Personally, I've been using the open source vp3 codec for a lot of the videos I've encoded lately.
In my opinion, it beats the free version of sorenson at moderate bit rates, and as the source code is available, someone should be able to plug it into one of the Quicktime frameworks that run under [Free,Open,Net]BSD or Linux.
We already have proprietary Quicktime
If you mean proprietary as in fully documented (you probably want to start in the API section) and open you'd be correct. In fact, there are several projects started that will play Quicktime movies fine under Linux.*
Perhaps you meant the proprietary and closed Sorenson codec?
*Of course, they won't be able to play the ones that use the Sorenson codec, which is the most popular codec to use with Quicktime
All editorial writers ever do is come down from the hill after the battle is over and shoot the wounded.
Just a few points:
1) MPEG-4 is a compression standard just like MPEG-1 and MPEG-2, not a specific CODEC (implementation), so the DivX implementation is just as much MPEG-4 as are Microsoft's, Phillip's or Apple's. It's meaningless to say "it's similar to MPEG-4 but is a completely new CODEC".

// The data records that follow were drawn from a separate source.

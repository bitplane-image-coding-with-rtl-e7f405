// tb_bpc_paco_top - end-to-end test of the codec at reduced size.
//
// Codeblocks of 4 stripes x 8 rows with 8 bitplanes and a 64-slot bitstream.
// For each random codeblock: load the probability table and the coefficients,
// encode, compare the bitstream, its length and the per-pass truncation
// points with the reference model, decode the whole stream and check that the
// result is lossless, then decode a prefix cut at a pass boundary or at a
// random length and compare with the model's decode of the same prefix. One
// subband holds probabilities of zero so that its codeblocks overflow the
// bitstream. Counted mechanisms, each of which must occur: dispatch stalls,
// sign steps, several codewords finishing in one step, all three pass types,
// codeword fetches, truncated decoding, overflow and the empty codeblock.
module tb_bpc_paco_top;
  import bpc_pkg::*;
  import bpc_ref_pkg::*;

  localparam int unsigned T = 4, ROWS = 8, W = 16, PHAT = 7, MAG_W = 8, NSUB = 4;
  localparam int unsigned BS_WORDS = 64;
  localparam int unsigned NBLOCKS = 40, MAX_BITS = 8;
  localparam int OVERFLOW_SUB = 3, NEED_EMPTY = 1;
  localparam int unsigned WATCHDOG = 3000000;

  localparam int unsigned COLS = 2 * T;
  localparam int unsigned ROW_W = $clog2(ROWS), COL_W = $clog2(COLS);
  localparam int unsigned BP_W = $clog2(MAG_W), NBP_W = $clog2(MAG_W + 1);
  localparam int unsigned SUB_W = (NSUB > 1) ? $clog2(NSUB) : 1;
  localparam int unsigned AW = $clog2(BS_WORDS), SLOT_W = AW + 1;

  logic clk = 0, rst_n = 0;
  always #5 clk = ~clk;
  int checks = 0, failures = 0;

  logic              lut_wr_en = 0;
  logic [SUB_W-1:0]  lut_wr_sub = '0;
  logic [BP_W-1:0]   lut_wr_plane = '0;
  logic [CTX_W-1:0]  lut_wr_ctx = '0;
  logic [PHAT-1:0]   lut_wr_prob = '0;
  logic              cb_clear = 0, cb_wr_en = 0, cb_wr_neg = 0;
  logic [ROW_W-1:0]  cb_wr_row = '0;
  logic [COL_W-1:0]  cb_wr_col = '0;
  logic [MAG_W-1:0]  cb_wr_mag = '0;
  logic [ROW_W-1:0]  cb_rd_row = '0;
  logic [COL_W-1:0]  cb_rd_col = '0;
  logic              cb_rd_neg;
  logic [MAG_W-1:0]  cb_rd_mag;
  logic              enc_start = 0;
  logic [SUB_W-1:0]  enc_subband = '0;
  logic              enc_busy, enc_done, enc_overflow, enc_stall, enc_pass_done;
  logic [NBP_W-1:0]  enc_nbp;
  logic [SLOT_W-1:0] enc_words;
  pass_e             enc_pass_type;
  logic [BP_W-1:0]   enc_pass_plane;
  logic [AW-1:0]     bs_rd_addr = '0;
  logic [W-1:0]      bs_rd_data;
  logic              dec_start = 0;
  logic [SUB_W-1:0]  dec_subband = '0;
  logic [NBP_W-1:0]  dec_nbp = '0;
  logic [SLOT_W-1:0] dec_word_limit = '0;
  logic              dec_busy, dec_done, dec_truncated, dec_fetch, dec_pass_done;
  logic [SLOT_W-1:0] dec_words_read;
  pass_e             dec_pass_type;
  logic [BP_W-1:0]   dec_pass_plane;
  logic [ROW_W-1:0]  out_rd_row = '0;
  logic [COL_W-1:0]  out_rd_col = '0;
  logic              out_rd_neg;
  logic [MAG_W-1:0]  out_rd_mag;

  bpc_paco_top #(.T(T), .ROWS(ROWS), .W(W), .PHAT(PHAT), .MAG_W(MAG_W), .NSUB(NSUB), .BS_WORDS(BS_WORDS)) dut (.*);

  bpc_ref #(.T(T), .ROWS(ROWS), .W(W), .PHAT(PHAT), .MAG_W(MAG_W), .NSUB(NSUB)) m;

  int unsigned got_pass_len[$];
  int n_stall = 0, n_fetch = 0, n_overflow = 0, n_trunc = 0, n_empty = 0;
  int n_sign = 0, n_multi = 0, n_lossless = 0;
  int n_pass[3];
  int unsigned got_dec_pass[$];
  int unsigned enc_cycles, dec_cycles;

  always @(posedge clk) begin
    if (enc_stall) n_stall++;
    if (dec_fetch) n_fetch++;
    if (dec_pass_done) got_dec_pass.push_back(64 * int'(dec_pass_type) + int'(dec_pass_plane));
    if (enc_pass_done) begin
      got_pass_len.push_back(int'(enc_words));
      n_pass[int'(enc_pass_type)]++;
    end
  end

  task automatic check(bit ok, string what);
    checks++;
    if (!ok) begin
      failures++;
      if (failures < 20) $display("FAIL: %s", what);
    end
  endtask

  task automatic load_lut();
    for (int s = 0; s < int'(NSUB); s++)
      for (int j = 0; j < int'(MAG_W); j++)
        for (int k = 0; k < int'(NCTX); k++) begin
          @(negedge clk);
          lut_wr_en = 1; lut_wr_sub = SUB_W'(s); lut_wr_plane = BP_W'(j);
          lut_wr_ctx = CTX_W'(k); lut_wr_prob = PHAT'(m.prob[s][j][k]);
        end
    @(negedge clk) lut_wr_en = 0;
  endtask

  task automatic load_block();
    @(negedge clk) cb_clear = 1;
    @(negedge clk) cb_clear = 0;
    for (int r = 0; r < int'(ROWS); r++)
      for (int c = 0; c < int'(COLS); c++) begin
        @(negedge clk);
        cb_wr_en = 1; cb_wr_row = ROW_W'(r); cb_wr_col = COL_W'(c);
        cb_wr_mag = MAG_W'(m.mag[r][c]); cb_wr_neg = m.neg[r][c];
      end
    @(negedge clk) cb_wr_en = 0;
    for (int i = 0; i < 16; i++) begin
      cb_rd_row = ROW_W'($urandom_range(ROWS - 1)); cb_rd_col = COL_W'($urandom_range(COLS - 1));
      #1;
      check(cb_rd_mag == MAG_W'(m.mag[cb_rd_row][cb_rd_col]) &&
            cb_rd_neg == m.neg[cb_rd_row][cb_rd_col], "input buffer read back");
    end
  endtask

  task automatic encode(int unsigned sub, output bit ovf);
    int unsigned cyc = 0;
    m.encode(sub);
    n_sign += m.n_sign_steps;
    n_multi += m.n_multi_finish_steps;
    got_pass_len.delete();
    @(negedge clk);
    check(int'(enc_nbp) == m.nbp(), "number of bitplanes");
    enc_start = 1; enc_subband = SUB_W'(sub);
    @(negedge clk) enc_start = 0;
    while (!enc_done && cyc < 10000000) begin @(negedge clk); cyc++; end
    enc_cycles = cyc;
    check(enc_done, "encoder done");
    ovf = m.bs.size() > BS_WORDS;
    check(enc_overflow == ovf, $sformatf("overflow flag %0d, model length %0d", enc_overflow, m.bs.size()));
    if (ovf) begin
      n_overflow++;
      check(int'(enc_words) == BS_WORDS, "length saturates at the bitstream size");
      return;
    end
    if (m.nbp() == 0) n_empty++;
    check(int'(enc_words) == m.bs.size(), $sformatf("length %0d vs %0d", enc_words, m.bs.size()));
    check(got_pass_len.size() == m.pass_len.size(), "number of passes");
    for (int i = 0; i < got_pass_len.size() && i < m.pass_len.size(); i++)
      check(got_pass_len[i] == m.pass_len[i], $sformatf("pass %0d length", i));
    for (int i = 0; i < m.bs.size(); i++) begin
      bs_rd_addr = AW'(i);
      #1;
      check(bs_rd_data == W'(m.bs[i]), $sformatf("word %0d", i));
    end
  endtask

  task automatic decode(int unsigned sub, int unsigned lim, bit lossless);
    int unsigned cyc = 0;
    m.decode(sub, m.nbp(), lim);
    got_dec_pass.delete();
    @(negedge clk);
    dec_start = 1; dec_subband = SUB_W'(sub); dec_nbp = NBP_W'(m.nbp());
    dec_word_limit = SLOT_W'(lim);
    @(negedge clk) dec_start = 0;
    while (!dec_done && cyc < 10000000) begin @(negedge clk); cyc++; end
    dec_cycles = cyc;
    check(dec_done, "decoder done");
    check(dec_truncated == m.stopped, "truncation flag");
    check(int'(dec_words_read) == m.rd_ptr, "words read");
    if (dec_truncated) n_trunc++;
    for (int r = 0; r < int'(ROWS); r++)
      for (int c = 0; c < int'(COLS); c++) begin
        out_rd_row = ROW_W'(r); out_rd_col = COL_W'(c);
        #1;
        check(out_rd_mag == MAG_W'(m.dmag[r][c]) && (out_rd_mag == 0 || out_rd_neg == m.dneg[r][c]),
              $sformatf("decoded (%0d,%0d) %0d vs model %0d", r, c, out_rd_mag, m.dmag[r][c]));
        if (lossless)
          check(out_rd_mag == MAG_W'(m.mag[r][c]) && (out_rd_mag == 0 || out_rd_neg == m.neg[r][c]),
                $sformatf("lossless (%0d,%0d)", r, c));
      end
    if (lossless) begin
      n_lossless++;
      // every pass completes, in the order SPP, MRP, CP per bitplane
      check(got_dec_pass.size() == m.pass_len.size(), "decoder pass count");
      for (int i = 0; i < got_dec_pass.size(); i++) begin
        int unsigned pl = (m.nbp() - 1) - (i + 2) / 3;
        int unsigned ty = (i == 0) ? 2 : (i - 1) % 3;
        check(got_dec_pass[i] == 64 * ty + pl, $sformatf("decoder pass %0d", i));
      end
    end
  endtask

  initial begin
    bit ovf;
    int unsigned sub, cut;
    m = new();
    repeat (3) @(negedge clk);
    rst_n = 1;
    // Probabilities of a stationary model: skewed towards 0 in high
    // bitplanes, around one half for signs and refinement.
    foreach (m.prob[s, j, k]) begin
      if (k < 9) m.prob[s][j][k] = $urandom_range(120, 60 - 6 * (k % 9));
      else m.prob[s][j][k] = $urandom_range(80, 48);
    end
    if (OVERFLOW_SUB >= 0)
      foreach (m.prob[s, j, k]) if (s == OVERFLOW_SUB) m.prob[s][j][k] = 0;
    load_lut();
    for (int b = 0; b < int'(NBLOCKS); b++) begin
      if (b == 1) foreach (m.mag[r, c]) m.mag[r][c] = 0;
      else m.random_block(MAX_BITS, 20 + (b * 7) % 60);
      sub = (b % 4 == 3 && OVERFLOW_SUB >= 0) ? OVERFLOW_SUB : $urandom_range(NSUB - 2, 0);
      load_block();
      encode(sub, ovf);
      if (ovf) continue;
      decode(sub, m.bs.size(), 1);
      if (m.bs.size() > 0) begin
        cut = (b % 2 == 0 && m.pass_len.size() > 2) ? m.pass_len[m.pass_len.size() / 2]
                                                     : $urandom_range(m.bs.size() - 1, 0);
        decode(sub, cut, 0);
      end
      if (b == 0) $display("codeblock 0: %0d words, encode %0d cycles, full decode %0d cycles",
                           m.bs.size(), enc_cycles, dec_cycles);
    end
    check(n_stall > 0, "dispatch stall happened");
    check(n_sign > 0, "sign steps happened");
    check(n_multi > 0, "several codewords finished in one step");
    check(n_pass[0] > 0 && n_pass[1] > 0 && n_pass[2] > 0, "all three passes ran");
    check(n_fetch > 0, "decoder fetched codewords");
    check(n_trunc > 0, "truncated decoding happened");
    check(n_lossless > 0, "lossless round trip happened");
    check(n_empty > 0 || NEED_EMPTY == 0, "empty codeblock coded");
    check(n_overflow > 0 || OVERFLOW_SUB < 0, "bitstream overflow happened");
    $display("stalls=%0d sign_steps=%0d multi=%0d passes=%0d/%0d/%0d fetches=%0d truncated=%0d overflow=%0d empty=%0d lossless=%0d",
             n_stall, n_sign, n_multi, n_pass[0], n_pass[1], n_pass[2], n_fetch, n_trunc,
             n_overflow, n_empty, n_lossless);
    $display("TB_RESULT checks=%0d failures=%0d", checks, failures);
    $finish;
  end

  initial begin
    repeat (WATCHDOG) @(posedge clk);
    failures++;
    $display("FAIL: watchdog");
    $display("TB_RESULT checks=%0d failures=%0d", checks, failures);
    $finish;
  end
endmodule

2) The MPEG-4 patents cover the algorithms not the implementation (in fact the source of a reference implementation is available for free, and was the basis for the rewritten DivX implementation). There's no way around the MPEG-4 licencing - MPEG LA could one day choose to shut down the open source MPEG-4 implementations (or DivX for that matter, if they don't abide by the licencing requirements).
3) The original poster referred to "Quicktime, MPEG, AVI and DivX" as if they are comparable, but these are all different things:
- Quicktime is a file/stream container format that can use any CODEC. The most common CODEC used with Quicktime is Sorenson, but it can also use others such as MPEG-4 being discussed here, or the open source VP3.
- MPEG is a collection of standards which define two different container formats (MPEG-1/2 and MPEG-4 = Quicktime), plus the associated video and audio compresion standards (MPEG-1/2/4 video, MPEG-1/2 layer 3 audio - aka MP3, MPEG-2 AAC audio, etc).
- AVI is a non-streamable container format that like Quicktime can use any CODEC. Common CODECs used with AVI include the original ones like Cinepak, Intel Indeo, Motion JPEG, and the newer ones like Microsoft's MPEG-4 v3 (aka DivX 3) and DivX's MPEG-4 (aka DivX 4).
- DivX is nothing more than an MPEG-4 CODEC for the AVI container format, despite the marketing wizards at DivX Networks success in getting people to think of it as something else.